Noël Minga

Personal information
- Full name: Noël Birindi Minga Tchibinda
- Date of birth: 12 July 1947
- Place of birth: Pointe-Noire, Congo, French Equatorial Africa
- Date of death: 25 April 2025 (aged 77)
- Place of death: Brazzaville, Congo–Brazzaville
- Position: Defensive midfielder

Youth career
- ???–1965: Gazelle Mombo

Senior career*
- Years: Team / Apps / (Gls)
- 1965–1971: Patronage Sainte-Anne
- 1972–1983: Inter Brazzaville
- Total:  / 77 / (7)

International career
- 1970–1975: Congo–Brazzaville / 21 / (3)
- 1972: United Africa / 3 / (0)

Managerial career
- 1992: Congo–Brazzaville
- 2001: Congo–Brazzaville
- 2010: US Oyem

Medal record
Men's football
Representing Congo
Africa Cup of Nations
| Winner | 1972 Cameroon |  |

= Noël Minga =

Congolese footballer (1947–2025)

Noël Birindi Minga Tchibinda (12 July 1947 – 25 April 2025) was a Congolese football player and manager. Nicknamed "Pépé", he played as a defensive midfielder for Inter Brazzaville on a club level.

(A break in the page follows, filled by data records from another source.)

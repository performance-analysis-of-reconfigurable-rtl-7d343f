// tb_shift_add_mult: self-checking testbench of the sequential shift-and-add multiplier.
//
// All 65536 signed 8-bit operand pairs are multiplied one after another. For each, start is
// pulsed, done must come exactly N + 1 = 9 cycles later, busy must be high in between, and the
// product must equal the * operator. Some starts are issued while busy and must be ignored.
module tb_shift_add_mult;
  localparam int N = 8;
  logic clk = 1'b0;
  logic rst_n;
  always #5 clk = ~clk;

  logic               start, busy, done;
  logic signed [7:0]  a, b;
  logic signed [15:0] p;

  shift_add_mult #(.N(N)) dut (.clk(clk), .rst_n(rst_n), .start(start), .a(a), .b(b),
                               .busy(busy), .done(done), .p(p));

  int checks = 0;
  int failures = 0;

  task automatic check(input bit ok, input string what);
    checks++;
    if (!ok) begin
      failures++;
      if (failures < 10) $display("FAIL %s", what);
    end
  endtask

  initial begin
    repeat (2000000) @(posedge clk);
    failures++;
    $display("FAIL watchdog");
    $display("TB_RESULT checks=%0d failures=%0d", checks, failures);
    $finish;
  end

  initial begin
    int lat;
    rst_n = 1'b0;
    start = 1'b0;
    a = '0;
    b = '0;
    repeat (3) @(posedge clk);
    @(negedge clk);
    rst_n = 1'b1;
    for (int i = -128; i < 128; i++) begin
      for (int j = -128; j < 128; j++) begin
        @(negedge clk);
        a = 8'(i);
        b = 8'(j);
        start = 1'b1;
        @(negedge clk);
        start = 1'b0;
        lat = 1;
        while (!done) begin
          check(busy, "busy low before done");
          // a stray start while busy, with other operands, must be ignored
          if (lat == 3 && ((i + j) % 5 == 0)) begin
            a = 8'(j + 1);
            b = 8'(i - 1);
            start = 1'b1;
            @(negedge clk);
            start = 1'b0;
          end else begin
            @(negedge clk);
          end
          lat++;
          if (lat > 3 * N) break;
        end
        check(lat == N + 1, $sformatf("latency %0d for %0d*%0d", lat, i, j));
        check(p == 16'(i * j), $sformatf("%0d * %0d = %0d", i, j, p));
      end
    end
    $display("TB_RESULT checks=%0d failures=%0d", checks, failures);
    $finish;
  end
endmodule
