// wallace_mult: signed N x N Wallace-tree multiplier (combinational).
//
// Partial products are formed as a[j] & b[i] in modified Baugh-Wooley form: the terms that
// pair exactly one sign bit are inverted and a constant 1 is added in columns N and 2N-1,
// which makes the unsigned sum of all rows equal the two's-complement product mod 2^(2N).
// The N partial-product rows and the constant row are then reduced Wallace style: in every
// layer the rows are taken three at a time and each triple becomes a bit-wise sum row
// (a ^ b ^ c) and a bit-wise carry row (majority, shifted left one column); rows left over
// pass unchanged. Layers repeat until two rows remain (9 -> 6 -> 4 -> 3 -> 2 for N = 8),
// and a square-root carry-select adder adds those two rows.
//
// Interface: a, b signed N-bit in, p signed 2N-bit out, no clock, latency 0.
// The row-triple reduction and the carry-select final adder follow the reconfigurable
// multiplier's description; the signed (Baugh-Wooley) partial products are this design's choice.
module wallace_mult #(
  parameter int unsigned N = 8
) (
  input  logic signed [N-1:0]   a,
  input  logic signed [N-1:0]   b,
  output logic signed [2*N-1:0] p
);

  localparam int unsigned W     = 2 * N;
  localparam int unsigned ROWS0 = N + 1;   // N partial-product rows + constant row

  // rows remaining after l layers
  function automatic int unsigned rows_after(int unsigned l);
    int unsigned r;
    r = ROWS0;
    for (int unsigned k = 0; k < l; k++) r = 2 * (r / 3) + (r % 3);
    return r;
  endfunction

  function automatic int unsigned num_layers();
    int unsigned l;
    l = 0;
    while (rows_after(l) > 2) l++;
    return l;
  endfunction

  localparam int unsigned NL = num_layers();

  logic [W-1:0] pp_rows [ROWS0];

  // Layer 0: Baugh-Wooley partial-product rows
  for (genvar i = 0; i < N; i++) begin : g_pp
    logic [N-1:0] row;
    for (genvar j = 0; j < N; j++) begin : g_bit
      if ((i == N - 1) ^ (j == N - 1)) begin : g_inv
        assign row[j] = ~(a[j] & b[i]);
      end else begin : g_pos
        assign row[j] = a[j] & b[i];
      end
    end
    assign pp_rows[i] = W'({{N{1'b0}}, row}) << i;
  end
  assign pp_rows[N] = (W'(1) << N) | (W'(1) << (W - 1));

  // Reduction layers
  for (genvar l = 0; l < NL; l++) begin : g_layer
    localparam int unsigned RIN  = rows_after(l);
    localparam int unsigned NGRP = RIN / 3;
    logic [W-1:0] rin  [ROWS0];
    logic [W-1:0] rout [ROWS0];
    if (l == 0) begin : g_first
      assign rin = pp_rows;
    end else begin : g_next
      assign rin = g_layer[l-1].rout;
    end
    for (genvar k = 0; k < NGRP; k++) begin : g_csa
      logic [W-1:0] x, y, z;
      assign x = rin[3*k];
      assign y = rin[3*k+1];
      assign z = rin[3*k+2];
      assign rout[2*k]   = x ^ y ^ z;
      assign rout[2*k+1] = ((x & y) | (y & z) | (x & z)) << 1;
    end
    for (genvar k = 3 * NGRP; k < RIN; k++) begin : g_pass
      assign rout[2*NGRP + k - 3*NGRP] = rin[k];
    end
    for (genvar k = rows_after(l + 1); k < ROWS0; k++) begin : g_unused
      assign rout[k] = '0;
    end
  end

  // Final carry-propagate addition
  logic [W-1:0] sum;
  logic         unused_cout;
  logic         unused_valid;

  sqrt_csla #(.WIDTH(W), .RETIME(1'b0)) u_final_add (
    .clk      (1'b0),
    .rst_n    (1'b1),
    .in_valid (1'b0),
    .a        (g_layer[NL-1].rout[0]),
    .b        (g_layer[NL-1].rout[1]),
    .cin      (1'b0),
    .out_valid(unused_valid),
    .sum      (sum),
    .cout     (unused_cout)
  );

  assign p = signed'(sum);

endmodule
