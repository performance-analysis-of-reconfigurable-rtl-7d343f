// tb_wallace_mult: exhaustive self-checking testbench of the wallace multiplier: all 65536 signed
// 8-bit operand pairs are compared with the * operator.
module tb_wallace_mult;
  logic signed [7:0]  a, b;
  logic signed [15:0] p;

  wallace_mult #(.N(8)) dut (.a(a), .b(b), .p(p));

  int checks = 0;
  int failures = 0;

  initial begin
    for (int i = -128; i < 128; i++) begin
      for (int j = -128; j < 128; j++) begin
        a = 8'(i);
        b = 8'(j);
        #1;
        checks++;
        if (p !== 16'(i * j)) begin
          failures++;
          if (failures < 10) $display("FAIL %0d * %0d = %0d", i, j, p);
        end
      end
    end
    $display("TB_RESULT checks=%0d failures=%0d", checks, failures);
    $finish;
  end

  initial begin
    #200000;
    failures++;
    $display("FAIL watchdog");
    $display("TB_RESULT checks=%0d failures=%0d", checks, failures);
    $finish;
  end
endmodule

He is more well known for his international career as he represented the United Africa team for the Brazil Independence Cup as well as represent his home country of Congo–Brazzaville as a part of the winning squad of the 1972 African Cup of Nations.

==Club career==
Born on 12 July 1947 in Pointe-Noire, Minga got into football since he was a child and spent his youth career playing for local club Gazelle Mombo with his older brother Albert Minga. His talents would soon make him discovered by Vita Club Mokanda who attempted to sign him for the club, but he ended up playing for Patronage Sainte-Anne where he was part of the winning squad for the 1968 Congo Ligue 1. He then played for Inter Brazzaville in 1972 and would continue until his retirement in 1983.

==International career==
Minga was more known for his international career as he began playing for his home country of Congo–Brazzaville in 1970. For the upcoming Brazil Independence Cup, Minga was a part of the 28-man squad for the United Africa team as he made three appearances and didn't score a single goal in the Group Stage. The exodus of his career came in the 1972 African Cup of Nations as he was a part of the 22-man squad of the tournament. He gained further prestige as during the semi-finals against hosts Cameroon by scoring the winning goal at 31 minutes and 43 seconds following a series of passes and plays by François M'Pelé and Gabriel Dengaki. This success continued into the 1974 African Cup of Nations where he scored a goal against Zaire in the Group Stage, narrowly losing to Zambia in the semi-finals. He made a total of 21 appearances and 3 goals in his five years of international football.

==Managerial career==
Minga returned in the international stage to represent Congo–Brazzaville on two occasions. His first tenure was overseeing the Les Diables Rouges for the 1992 African Cup of Nations following a 14-year drought from qualifying as the team would make the knockout stage but ended up losing to Ghana. His second tenure came in 2001 as an interim manager. He later worked in Gabon as manager for US Oyem in 2010.

==Death==
Minga died on 25 April 2025 in Brazzaville following several months of illness dating back to February. His funeral was later held on 13 May by his former club, Inter Brazzaville with the club's 1st vice president Jean-Marie Apébé finding inspiration from Minga's goal against Cameroon 53 years ago.